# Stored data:

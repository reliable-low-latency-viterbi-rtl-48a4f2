# Viterbi decoder with rolling metrics and an LFSR signature check

This is a small, complete hard-decision Viterbi decoding chain. It is built so
that the decoder's own failures can be seen. An input byte gets a CRC from a
linear feedback shift register (LFSR), is convolutionally encoded, and has a
chosen error pattern injected into its code symbols. It is then decoded by a
branch metric unit (BMU), a path metric unit (PMU) and a trace-back unit. On
the way out, the decoded bits are fed back through a second CRC LFSR. When the
decoder could not repair the injected errors, the CRC remainder is non-zero
and an error flag is raised. Path metrics are only 5 bits wide and are never
normalised: they wrap around, and the wrap-around is what makes them cheap.

The structure follows the paper "Reliable Low-Latency Viterbi Algorithm
Architectures Using LFSR": an LFSR stage, then BMU, PMU and trace-back, with
the trace-back output returning to the LFSR. The following also come from
that paper:

- the 5-bit state and branch metrics;
- metrics that roll over instead of being normalised;
- the four-level noise monitor;
- the first-in-last-out (FILO) buffer in the trace-back unit;
- the top-level name `veterbi_ALGORITHM` and the port names `u`, `v`,
  `v_decoder` and `v_encoder`.

The paper does not fix the code, the CRC polynomial, the frame format or any
timing. All of these are this design's own choices, listed in
[Departures and choices](#departures-and-choices).

## One operation, end to end

A pulse on `start` latches `u` (the input byte) and `v` (the error pattern).
The design then builds a 14-bit frame and sends it, one bit per clock:

| frame bits | content |
|---|---|
| 0-7   | `u`, MSB first |
| 8-11  | CRC-4 of `u` (polynomial x^4 + x + 1), MSB first |
| 12-13 | two zero tail bits, which return the encoder to state 0 |

Each frame bit becomes one 2-bit code symbol `{c1, c0}`. The code has rate
1/2 and constraint length K = 3, with generators 7 and 5 (octal). The clean
code word is collected on `v_encoder`, with the first symbol in bits 27:26.

Before a symbol reaches the decoder, bit `v[7-i]` is XORed into code bit `c0`
of symbol `i`, for i = 0..7. A 1 in `v` is therefore one channel bit error on
one of the data symbols. With `v = 0` the channel is clean.

The decoder computes branch metrics and updates the path metrics once per
symbol. Once the last symbol is in, it traces the survivor path back from
state 0, one step per clock. It then pops the bits out of the FILO buffer in
transmission order. Bits 0-7 form `v_decoder`. Bits 0-11 pass through the
check LFSR: a non-zero remainder sets `crc_error`.

`done` pulses 46 clocks (3 × 14 + 4) after the clock edge that sampled
`start`. The 46 clocks break down as:

| clocks | activity |
|---|---|
| 15 | sending and encoding |
| 2 | BMU and PMU |
| 14 | trace-back |
| 14 | popping the decoded bits |
| 1 | registering the result |

Throughput is one symbol per clock while a frame is received. Trace-back and
output take another 2 × 14 clocks, and a new `start` is accepted only when
`busy` is low.

Example from the paper's waveform: `u = 00100101` with `v = 01010010` (three
channel errors) decodes to `v_decoder = 00100101` with `crc_error = 0`.

## Trellis convention

All blocks share one state numbering, defined in `viterbi_pkg`:

- A state holds the last K-1 = 2 input bits, with the newest bit in the MSB.
- Taking input bit `b` in state `s` leads to state `{b, s[1]}` and emits
  `{^({b,s} & 3'b111), ^({b,s} & 3'b101)}`.
- The two predecessors of state `n` are `{n[0], 0}` and `{n[0], 1}`. The
  PMU's decision bit for `n` tells which one survived.
- The input bit on any branch into `n` is `n[1]`. This is what trace-back
  outputs.

`encode_sym` and `pred_state` in the package encode these rules. The PMU
derives all its trellis wiring from them at elaboration time. K and the
generators are package parameters, but only K = 3 has been simulated.

## Rolling 5-bit path metrics

This is the least obvious part of the design.

**Compare by modular difference.** Each `acs` cell adds a branch metric to
each of two 5-bit state metrics, with wrap-around. It then decides which sum
is smaller from the sign bit of `sum0 - sum1`, computed modulo 32. A plain
unsigned compare would be wrong as soon as one sum has wrapped and the other
has not. The sign-bit rule is exact as long as every live metric is within
15 (2^(5-1) - 1) of every other. Ties keep predecessor `{n, 0}`.

**Why the spread stays small.** With hard decisions a branch costs 0, 1 or 2.
Any state can be reached from the best state in K-1 = 2 steps, at a cost of at
most 4. So once running, no metric is more than 4 above the best one.

**Frame start without a reset.** A frame always ends in state 0, because of
the tail. At the next `start` the PMU:

- keeps state 0's metric `m` unchanged;
- loads `m + 6` into the other three states.

Six is more than any path from state 0 can gain in two steps, so the search
is forced to start from state 0. The spread is 6 at the start, at most 8 one
step later and at most 4 from then on, so it never exceeds 8; the end-to-end
testbench checks this on every step. The metrics are set to zero only by
`rst_n`.

**Noise monitor.** Because state 0's metric is never cleared, its growth
across frames measures how noisy the channel is. `noise_monitor` splits the
32-value range into four bands of 8, using the metric's top two bits. Every
time state 0's metric moves up into the next band (with band 3 wrapping to
band 0), it increments a saturating 8-bit counter, `noise_count`. A small
downward move of that metric, which can happen when the survivor into state 0
changes, is ignored. `noise_clear` restarts the count.

**Branch metric width.** Branch metrics are 5 bits wide, as the paper
specifies, although hard decisions need only 2. The BMU's `Q` parameter
accepts Q-bit soft levels: the metric is then the sum of absolute differences
from the ideal levels 0 and 2^Q - 1, and the wider field is used. Only the
BMU has been tested with soft levels. Larger branch metrics would break the
spread bound above, so a soft-decision decoder would also need wider state
metrics and a larger start bias. The top instantiates the BMU with Q = 1.
With Q = 1 the three upper bits of every
branch metric are constant zero, which synthesis removes.

## Trace-back and the FILO buffer

`tbu` writes one 4-bit decision word per symbol into a 14-entry survivor
memory. The clock after `dec_last`, it starts at state 0 and the last step.
On each clock it:

1. outputs the state's MSB as the decoded bit;
2. reads the decision bit of that state;
3. moves to the predecessor the decision bit names.

The bits appear last-first, so they are pushed into `filo`, a 14-deep stack.
Once the trace-back is complete, the stack is popped for 14 clocks. `ready`
is low from the clock after `dec_last` until the last bit has left.
Assertions flag a decision arriving while `ready` is low, and a push into a
full or pop from an empty FILO.

The decoder traces whole frames from a known end state. It has no sliding
trace-back window and no best-state search, which is possible only because
frames are short and tail-terminated.

## CRC LFSR

`lfsr_crc` is a 4-bit internal-XOR (Galois) LFSR. On each enabled clock the
register shifts towards its MSB. `crc[3] ^ din` decides whether the
polynomial taps (`4'h3`) are XORed in.

- **Generator.** After the message bits, the register holds the check bits
  to append.
- **Checker.** Running the message followed by its check bits through a
  cleared register leaves zero.

The top uses one instance of each. A single LFSR module serves as both, so
the polynomial is defined in one place (`viterbi_pkg::CRC_POLY`).

## Top-level ports (`veterbi_ALGORITHM`)

| port | dir | width | meaning |
|---|---|---|---|
| `clk`, `rst_n` | in | 1 | clock, asynchronous active-low reset |
| `start` | in | 1 | begin an operation (ignored while `busy`) |
| `noise_clear` | in | 1 | clear `noise_count` |
| `u` | in | 8 | input byte |
| `v` | in | 8 | error pattern; `v[7-i]` flips `c0` of symbol `i` |
| `busy` | out | 1 | operation in progress |
| `done` | out | 1 | one-clock pulse: results valid |
| `v_decoder` | out | 8 | decoded byte |
| `v_encoder` | out | 28 | clean code word, first symbol in the MSBs |
| `crc_error` | out | 1 | decoded bits fail the CRC check |
| `noise_count` | out | 8 | noise monitor count, saturating |

## Module map

| file | role |
|---|---|
| `rtl/viterbi_pkg.sv` | code, metric widths, frame layout, trellis functions |
| `rtl/veterbi_ALGORITHM.sv` | top: frame builder, CRC generator, encoder, error injection, decoder, CRC checker, control |
| `rtl/lfsr_crc.sv` | serial CRC LFSR (generator and checker) |
| `rtl/conv_encoder.sv` | rate-1/2 K=3 encoder |
| `rtl/viterbi_decoder.sv` | decoder core: BMU, PMU, trace-back, noise monitor |
| `rtl/bmu.sv` | branch metrics for the four code symbols |
| `rtl/pmu.sv` | four ACS cells in trellis order, metric registers, frame-start rule |
| `rtl/acs.sv` | add-compare-select with modular compare |
| `rtl/tbu.sv` | survivor memory and frame trace-back |
| `rtl/filo.sv` | first-in-last-out buffer |
| `rtl/noise_monitor.sv` | four-band noise counter on state 0's metric |

At the defaults, the whole design has about 260 word-level cells, 160
flip-flop bits and a 56-bit survivor memory.

## Simulating

Every block has a self-checking testbench in `tb/`, named `tb_<module>`.
Each compares the block with golden models in `tb/tb_ref_pkg.sv`:

- a long-division CRC;
- a reference (7,5) encoder;
- a Viterbi decoder with unbounded integer metrics.

Each testbench prints `TB_RESULT checks=N failures=M`. With Verilator 5:

```
verilator --binary --timing --assert -Irtl -Itb -y rtl -y tb +libext+.sv \
    rtl/viterbi_pkg.sv tb/tb_ref_pkg.sv tb/tb_veterbi_ALGORITHM.sv \
    --top-module tb_veterbi_ALGORITHM -o sim && ./obj_dir/sim
```

Replace the testbench file and the top-module name to run another block's
testbench. `tb_ref_pkg.sv` is needed only by the testbenches that import it.

`tb_veterbi_ALGORITHM` runs the top at its default parameters. It covers:

- the waveform vector above;
- all 256 bytes with no errors;
- every single-bit error pattern;
- 3000 random `u`/`v` pairs.

On every operation it checks `v_decoder`, `crc_error`, `v_encoder`,
`noise_count` and the 46-clock latency against the reference models. It also
counts each mechanism and fails if one never occurs. In a typical run it sees
about:

| mechanism | occurrences |
|---|---|
| operations where the errors were corrected | 1300 |
| operations flagged by the CRC check | 1700 |
| metric wrap-arounds | 40 000 |
| FILO buffer full | 3300 |
| operations ending with the noise count saturated | 2700 |

The decoder-core testbench also runs a 40-symbol frame length with random
errors in both code bits. The trace-back testbench also runs a 5-step frame.

## Departures and choices

- **Code, CRC and frame layout.** The paper gives none of these: not the
  convolutional code, the CRC polynomial and width, the frame layout, nor the
  tail. K = 3 with generators (7,5), CRC-4 x^4+x+1, 8 + 4 + 2 bits per frame
  and MSB-first order are this design's choices.
- **Meaning of `v`.** In the paper's block diagram, "input bits" and
  "message bits" both enter the LFSR, and the paper describes its decoder as
  instrumented for error-detection experiments. Here `u` is the input byte
  and `v` is the injected error pattern. This is an interpretation.
- **`v_encoder` width.** The paper's waveform shows a 16-bit `v_encoder`.
  Here it is 28 bits, because the frame also carries the CRC and tail
  symbols. The paper's printed encoder value is not reproduced by this code,
  nor by any other common K = 3 rate-1/2 code, so it was not used as a
  reference.
- **Stopping on CRC errors.** The paper uses the CRC only to flag that
  errors happened. The design does not retry or correct on a CRC failure.
- **Hard decisions.** The decoder uses hard decisions, and the paper presents
  soft decisions as future work. The BMU's `Q` parameter supports soft
  levels, but the top uses Q = 1.
- **Timing and control.** Metric initialisation at frame start, the
  start/busy/done handshake, the latencies and the whole-frame trace-back are
  this design's choices.
- **Not built.** The paper names a quantizer and a frame/symbol
  synchronizer in front of the decoder, but assumes their work is already
  done; they have no RTL here. The `start` handshake stands in for frame
  synchronization. The paper also describes earlier error-detecting
  compare-select-add units that recompute with shifted or rotated operands.
  These are its point of comparison, not part of this design, and are not
  included.
- **No look-ahead.** The paper mentions, in passing, an M-step look-ahead
  with branch metric pre-computation. Its description of the add-compare-select
  unit requires instead that the state metrics are updated on every clock,
  and that pipelining the recursion is not applicable. This design follows
  the ACS description: one trellis step per clock, with no look-ahead, since
  M is never given.
- **No adaptive pruning.** The paper calls the decoder "adaptive" but
  describes no pruning threshold. All four states survive every step.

# What you should do:
Show every line above in which the word "message" occurs.

# Reply to the exercise:
- **Generator.** After the message bits, the register holds the check bits
- **Checker.** Running the message followed by its check bits through a
  "message bits" both enter the LFSR, and the paper describes its decoder as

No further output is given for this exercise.